For one thing, patients often agree to services or procedures with no clear idea of what they will ultimately cost.

Providers rarely offer prices or price estimates to patients prior to service delivery. In fact, the percentage of hospitals that are not able to give consumers price estimates actually increased from 14 percent in 2012 to 44 percent in 2018, a recent JAMA Internal Medicine study revealed.

With patients expecting the ability to plan their expenses, providers are looking to implement new revenue cycle technologies that can deliver accurate cost estimates and boost overall healthcare price transparency.

“How do we give patients shoppable experiences, so they can find out the cost of an MRI?” asked Christy Martin, Senior Vice President of Product Management at Optum360. “In their local care market, where is the best place to go in terms of both quality and cost? Then, if they go to a certain location, what are they expected to pay based on their insurance coverage? What would the out-of-pocket costs be at this point in the year?”

Informing consumers of their patient financial responsibility before the point-of-service is critical for providers seeking to improve the patient financial experience.

“In the immediate future, one of the things that we can unlock using technology is an understanding upfront about what the payment responsibility will be, and have that help inform all of the things that happen subsequent to presenting that to the patient,” Hawkins said.

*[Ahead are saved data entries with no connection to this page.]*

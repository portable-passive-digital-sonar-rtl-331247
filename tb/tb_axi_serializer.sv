// tb_axi_serializer: inputs din[i] = i+1, as in the reference waveforms.
// With intime = 16 the stream must repeat: 16 valid words 1..16, tlast on the
// 16th, then one cycle with tvalid low and data 0. Then intime = 5 (frames
// 1..5 with tlast on 5, then a gap) and intime = 20 (the channel order wraps
// within a frame). A reset in mid-frame must give tvalid low and data 0, and
// the stream must restart at din[0]. tstrb is all ones throughout.
module tb_axi_serializer;
  logic clk = 1'b0, rst = 1'b1;
  logic [11:0] din [16];
  logic [11:0] intime = 12'd16;
  logic        tvalid, tlast;
  logic [31:0] tdata;
  logic [3:0]  tstrb;
  int checks = 0, failures = 0, frames = 0;

  axi_serializer dut (.clk, .rst, .din, .intime, .m_axis_tvalid(tvalid),
                      .m_axis_tdata(tdata), .m_axis_tstrb(tstrb), .m_axis_tlast(tlast));

  always #5 clk = ~clk;

  task automatic expect_word(bit v, int data, bit last, string where);
    @(posedge clk); #1;
    checks++;
    if (tvalid !== v || int'(tdata) != data || tlast !== last || tstrb != 4'hF) begin
      failures++;
      $display("FAIL: %s: valid %b data %0d last %b, expected %b %0d %b", where, tvalid, tdata, tlast, v, data, last);
    end
  endtask

  task automatic expect_frames(int len, int count);
    for (int f = 0; f < count; f++) begin
      for (int w = 0; w < len; w++) expect_word(1, (w % 16) + 1, w == len - 1, $sformatf("intime %0d word %0d", len, w));
      expect_word(0, 0, 0, "gap");
      frames++;
    end
  endtask

  initial begin
    for (int i = 0; i < 16; i++) din[i] = 12'(i + 1);
    repeat (3) @(posedge clk);
    #1; checks++;
    if (tvalid || tdata != 0) begin failures++; $display("FAIL: not idle in reset"); end
    rst <= 1'b0;
    expect_frames(16, 4);
    // reset in the middle of a frame
    expect_word(1, 1, 0, "before reset"); expect_word(1, 2, 0, "before reset");
    rst <= 1'b1;
    expect_word(0, 0, 0, "in reset");
    rst <= 1'b0;
    expect_frames(16, 2);
    intime <= 12'd5;
    expect_frames(5, 3);
    intime <= 12'd20;
    expect_frames(20, 2);
    $display("TB_RESULT checks=%0d failures=%0d", checks, failures);
    $finish;
  end

  initial begin
    repeat (5000) @(posedge clk);
    failures++;
    $display("FAIL: watchdog");
    $display("TB_RESULT checks=%0d failures=%0d", checks, failures);
    $finish;
  end
endmodule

Providing price estimates up front helped one health system in Oklahoma increase point-of-service collections by $17 million in seven years.

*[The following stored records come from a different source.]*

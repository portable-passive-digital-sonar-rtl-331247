// beam_mux: bearing selector in front of the spectral (LOFAR) path.
//
// Picks one of the N_ANGLES beams for the lowpass filter and FFT. The
// selection comes from the processor as a 32-bit word of which only the low
// log2(N_ANGLES) bits are used, as the document describes. The output and its
// valid strobe are registered (one cycle), which is this design's choice.
module beam_mux #(
  parameter int N_ANGLES = 16,
  parameter int DATA_W   = 12,
  parameter int SEL_W    = 32
) (
  input  logic              clk,
  input  logic              rst,
  input  logic              in_valid,
  input  logic [DATA_W-1:0] beams [N_ANGLES],
  input  logic [SEL_W-1:0]  sel,
  output logic              out_valid,
  output logic [DATA_W-1:0] dout
);
  localparam int IW = $clog2(N_ANGLES);

  always_ff @(posedge clk) begin
    if (rst) begin
      out_valid <= 1'b0;
      dout      <= '0;
    end else begin
      out_valid <= in_valid;
      dout      <= beams[sel[IW-1:0]];
    end
  end
endmodule
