// tb_beam_mux: random beams and random 32-bit selection words (upper bits
// random too); the registered output must be the beam chosen by the low four
// bits, with out_valid following in_valid by one cycle.
module tb_beam_mux;
  logic clk = 1'b0, rst = 1'b1;
  logic in_valid = 1'b0, out_valid;
  logic [11:0] beams [16], dout;
  logic [31:0] sel = '0;
  int checks = 0, failures = 0;

  beam_mux dut (.clk, .rst, .in_valid, .beams, .sel, .out_valid, .dout);

  always #5 clk = ~clk;

  initial begin
    for (int k = 0; k < 16; k++) beams[k] = '0;
    repeat (3) @(posedge clk);
    rst <= 1'b0;
    for (int t = 0; t < 1000; t++) begin
      logic [11:0] e;
      logic v;
      @(posedge clk);
      for (int k = 0; k < 16; k++) beams[k] <= 12'($urandom);
      sel      <= $urandom;
      in_valid <= 1'($urandom);
      #1;
      e = beams[sel % 16];
      v = in_valid;
      @(posedge clk); #1;
      checks++;
      if (dout != e || out_valid != v) begin
        failures++;
        $display("FAIL: sel %08h -> %03h (valid %b), expected %03h (%b)", sel, dout, out_valid, e, v);
      end
    end
    $display("TB_RESULT checks=%0d failures=%0d", checks, failures);
    $finish;
  end

  initial begin
    repeat (10000) @(posedge clk);
    failures++;
    $display("FAIL: watchdog");
    $display("TB_RESULT checks=%0d failures=%0d", checks, failures);
    $finish;
  end
endmodule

The Consumer Priceline tool at INTEGRIS Health is a database of charges for most procedures and services. The health system also promises to deliver written price quotes to consumers within two days if the service is not already included in the database.

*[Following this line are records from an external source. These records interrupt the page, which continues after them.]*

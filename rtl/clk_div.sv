// clk_div: sample-rate divider for the ADC controller.
//
// Counts system-clock cycles and toggles a square wave every HALF_COUNT
// cycles, as the document's divider does (toggle when a counter reaches 50).
// With the 50 MHz system clock assumed here this gives the 500 kHz sampling
// rate. Besides the square wave (div_out) the block gives a one-cycle pulse
// (tick) on every rising edge of div_out; the rest of the design uses that
// pulse as a clock enable instead of clocking logic from a derived clock,
// which is this design's own choice.
//
// Timing: div_out first rises HALF_COUNT cycles after reset is released. tick
// and each rising edge of div_out come from the same clock edge. Both have a
// period of 2*HALF_COUNT cycles.
module clk_div #(
  parameter int HALF_COUNT = 50
) (
  input  logic clk,
  input  logic rst,
  output logic div_out,
  output logic tick
);
  localparam int CW = $clog2(HALF_COUNT + 1);
  logic [CW-1:0] count;

  always_ff @(posedge clk) begin
    if (rst) begin
      count   <= '0;
      div_out <= 1'b0;
      tick    <= 1'b0;
    end else begin
      tick <= 1'b0;
      if (count == CW'(HALF_COUNT - 1)) begin
        count   <= '0;
        div_out <= ~div_out;
        tick    <= ~div_out;
      end else begin
        count <= count + 1'b1;
      end
    end
  end
endmodule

INTEGRIS may be seeing significant patient collection improvements using price estimates, but providers should be aware that databases like the Consumer Priceline tool require a wealth of historical financial data.

“In the immediate future, one of the things that we can unlock using technology is an understanding upfront about what the payment responsibility will be.”

Merely posting chargemaster prices for common services and procedures is not necessarily helpful for patients. Giving consumers information about their patient financial responsibility and out-of-pocket costs is supposed to prevent sticker shock. Yet chargemaster prices are primarily used to start negotiations with payers, and the numbers can seem exorbitant to consumers.

“Chargemaster prices serve only as a starting point; adjustments to these prices are routinely made for contractual discounts that are negotiated with or set by third-party payers. Few patients actually pay the chargemaster price,” the Healthcare Financial Management Association (HMFA) explained to policymakers in May 2018.

Despite reservations about chargemaster prices, CMS recently required hospitals to publish a list of their standard charges online. And providers are scrambling to understand how to present the information in a meaningful way to consumers.

About 92 percent of providers in a recent poll said they were concerned about the new hospital price transparency requirement, and the majority also expressed concerns about how the public would perceive their standard charges.

Now more than ever, revenue cycle technologies that aggregate and analyze information on what patients actually pay will be critical for health systems.

UNIFYING THE PATIENT FINANCIAL EXPERIENCE

Healthcare is nothing like going grocery shopping. Not only do consumers not have access to prices, but the funding mechanism for medical services is also vastly different from a traditional retail experience.

Unlike what happens during a retail transaction, healthcare consumers rarely pay providers directly for services or procedures rendered. Instead, healthcare consumers use insurance plans, health savings accounts, and a wide range of other funding mechanisms to eventually pay providers after a service is delivered. They may also receive several bills and benefit documents from providers and insurers before receiving the final bill listing their financial responsibility.

As patients become more responsible for their healthcare spend, the onus is on providers to simplify the patient financial experience if they want to boost collections and save their bottom line.

Delivering a navigable and consistent financial experience is key to making the most of the newly consumer-driven environment, Polaris advised providers.

“The patient wants to have a clear and transparent journey through the healthcare system, and that’s much more challenging when they have to navigate different departments on different systems, asking for the same data over and over again, never coordinating, and never communicating a holistic end-to-end experience,” he said.

Integrated and seamless revenue cycle technologies aim to deliver a consistent patient financial experience by simplifying medical bills and bringing all providers in a practice, hospital, or health system under the same billing brand.

For example, a multi-specialty physician group in central Texas boosted patient collections by 24 percent and reduced the amount of patient cash sitting in A/R from 14 to two percent in one year by unifying the patient financial experience across their organization.

“Even though we were one clinic with 60 providers, our collection process treated every healthcare encounter separately,” explained Abilene Diagnostic Clinics CFO Andrew Kouba, CPA. “Patients were receiving bills for each physician they saw, which allowed them to pick and choose which bills to pay. When you get four statements and you think you got one experience, you’re confused as a patient.”

Consolidating all of Abilene’s providers under one billing system helped the group to deliver a consistent patient financial experience, which in turn simplified the payment process for consumers.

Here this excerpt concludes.